Kabir Mohammad Humayun, Reformat Marek, Hryniuk Sarah Southon, Stampe Kyle, Lou Edmond
Department of Electrical and Computer Engineering, University of Alberta, 11-263 Donadeo Innovation Centre for Engineering, 9211-116 St, Edmonton, AB, T6G 1H9, Canada.
Department of Surgery, University of Alberta, Edmonton, AB, Canada.
Med Biol Eng Comput. 2025 Jan;63(1):101-110. doi: 10.1007/s11517-024-03181-1. Epub 2024 Aug 16.
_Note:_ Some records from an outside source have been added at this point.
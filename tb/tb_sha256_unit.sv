// tb_sha256_unit: checks the four SHA-256 sigma/sum functions of the unified
// datapath against the FIPS 180-4 definitions for every cmd/n setting.
module tb_sha256_unit;
  import tb_ref_pkg::*;

  logic [31:0] rs1, rd;
  logic        cmd, n;
  int checks = 0, failures = 0;

  sha256_unit dut (.rs1(rs1), .cmd(cmd), .n(n), .rd(rd));

  task automatic check(input logic c, input logic nn, input logic [31:0] a);
    logic [31:0] exp;
    unique case ({c, nn})
      2'b00: exp = s256_sig0(a);
      2'b01: exp = s256_sig1(a);
      2'b10: exp = s256_sum0(a);
      default: exp = s256_sum1(a);
    endcase
    rs1 = a; cmd = c; n = nn; #1;
    checks++;
    if (rd !== exp) begin
      failures++;
      $display("FAIL cmd=%0d n=%0d a=%h got %h exp %h", c, nn, a, rd, exp);
    end
  endtask

  initial begin
    #100000;
    failures++;
    $display("TB_RESULT checks=%0d failures=%0d", checks, failures);
    $finish;
  end

  initial begin
    for (int k = 0; k < 32; k++)
      for (int s = 0; s < 4; s++) check(s[1], s[0], 32'h1 << k);
    for (int i = 0; i < 2000; i++) begin
      automatic logic [31:0] a = $urandom;
      for (int s = 0; s < 4; s++) check(s[1], s[0], a);
    end
    $display("TB_RESULT checks=%0d failures=%0d", checks, failures);
    $finish;
  end
endmodule
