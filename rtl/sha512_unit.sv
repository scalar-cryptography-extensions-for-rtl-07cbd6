// sha512_unit: one datapath for the six RV32 Zknh SHA-512 instructions.
//
// A 64-bit SHA-512 word lives in two 32-bit registers, so each 64-bit
// function is split in two instructions that each produce one half:
//
//   sha512sig0h rd = rs1>>1  ^ rs1>>7  ^ rs1>>8  ^ rs2<<31 ^ rs2<<24
//   sha512sig0l rd = rs1>>1  ^ rs1>>7  ^ rs1>>8  ^ rs2<<31 ^ rs2<<25 ^ rs2<<24
//   sha512sig1h rd = rs1<<3  ^ rs1>>6  ^ rs1>>19 ^ rs2>>29 ^ rs2<<13
//   sha512sig1l rd = rs1<<3  ^ rs1>>6  ^ rs1>>19 ^ rs2>>29 ^ rs2<<26 ^ rs2<<13
//   sha512sum0r rd = rs1<<25 ^ rs1<<30 ^ rs1>>28 ^ rs2>>7  ^ rs2>>2  ^ rs2<<4
//   sha512sum1r rd = rs1<<23 ^ rs1>>14 ^ rs1>>18 ^ rs2>>9  ^ rs2<<18 ^ rs2<<14
//
// (all shifts logical, on 32 bits). For sig*h/sig*l, rs1 holds the half being
// produced and rs2 the other half; sum*r is issued twice with the registers
// swapped, which amounts to a 32-bit rotation of the 64-bit word.
//
// Six constant shifters, each a small multiplexer selected by l (00 = high
// half, 01 = low half, 10 = sum), f (0 = sigma, 1 = sum) and n (function 0 or
// 1), feed a balanced XOR tree ((a^b)^(c^d))^(e^f) rather than one six-input
// XOR. The l/f/n control and the XOR tree follow the unified SHA-512 path of
// the source design; the encoding of l is this design's choice. The sixth
// term is zero for the high-half instructions. Combinational EX-stage logic.
module sha512_unit
  import cx_pkg::*;
(
  input  logic [31:0] rs1,
  input  logic [31:0] rs2,
  input  logic [1:0]  l,
  input  logic        f,
  input  logic        n,
  output logic [31:0] rd
);

  logic [31:0] t0, t1, t2, t3, t4, t5;
  logic        sum;

  assign sum = f || (l == SHA512_L_SUM);

  always_comb begin
    if (!sum && !n) begin          // Sigma0 halves
      t0 = rs1 >> 1;  t1 = rs1 >> 7;  t2 = rs1 >> 8;
      t3 = rs2 << 31; t4 = rs2 << 24;
      t5 = (l == SHA512_L_LOW) ? (rs2 << 25) : '0;
    end else if (!sum && n) begin  // Sigma1 halves
      t0 = rs1 << 3;  t1 = rs1 >> 6;  t2 = rs1 >> 19;
      t3 = rs2 >> 29; t4 = rs2 << 13;
      t5 = (l == SHA512_L_LOW) ? (rs2 << 26) : '0;
    end else if (!n) begin         // Sum0
      t0 = rs1 << 25; t1 = rs1 << 30; t2 = rs1 >> 28;
      t3 = rs2 >> 7;  t4 = rs2 >> 2;  t5 = rs2 << 4;
    end else begin                 // Sum1
      t0 = rs1 << 23; t1 = rs1 >> 14; t2 = rs1 >> 18;
      t3 = rs2 >> 9;  t4 = rs2 << 18; t5 = rs2 << 14;
    end
  end

  logic [31:0] x01, x23, x45;
  assign x01 = t0 ^ t1;
  assign x23 = t2 ^ t3;
  assign x45 = t4 ^ t5;
  assign rd  = (x01 ^ x23) ^ x45;

endmodule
The magnetically controlled growing rod technique is an effective surgical treatment for children who have early-onset scoliosis. The length of the instrumented growing rods is adjusted regularly to compensate for the normal growth of these patients. Manual measurement of rod length on posteroanterior spine radiographs is subjective and time-consuming. A machine learning (ML) system using a deep learning approach was developed to automatically measure the adjusted rod length. Three ML models-rod model, 58 mm model, and head-piece model-were developed to extract the rod length from radiographs. Three-hundred and eighty-seven radiographs were used for model development, and 60 radiographs with 118 rods were separated for final testing. The average precision (AP), the mean absolute difference (MAD) ± standard deviation (SD), and the inter-method correlation coefficient (ICC) between the manual and artificial intelligence (AI) adjustment measurements were used to evaluate the developed method. The AP of the 3 models were 67.6%, 94.8%, and 86.3%, respectively. The MAD ± SD of the rod length change was 0.98 ± 0.88 mm, and the ICC was 0.90. The average time to output a single rod measurement was 6.1 s. The developed AI provided an accurate and reliable method to detect the rod length automatically.
磁控生长棒技术是治疗早发性脊柱侧弯患儿的一种有效手术方法。定期调整植入生长棒的长度,以补偿这些患者的正常生长。通过脊柱正位X线片手动测量棒长具有主观性且耗时。开发了一种采用深度学习方法的机器学习(ML)系统,以自动测量调整后的棒长。开发了三种ML模型——棒模型、58毫米模型和头端模型,用于从X线片中提取棒长。387张X线片用于模型开发,60张包含118根棒的X线片留作最终测试。使用手动测量与人工智能(AI)测量调整值之间的平均精度(AP)、平均绝对差值(MAD)±标准差(SD)以及方法间相关系数(ICC)来评估所开发的方法。三种模型的AP分别为67.6%、94.8%和86.3%。棒长变化的MAD±SD为0.98±0.88毫米,ICC为0.90。输出单次棒测量结果的平均时间为6.1秒。所开发的人工智能提供了一种准确可靠的自动检测棒长的方法。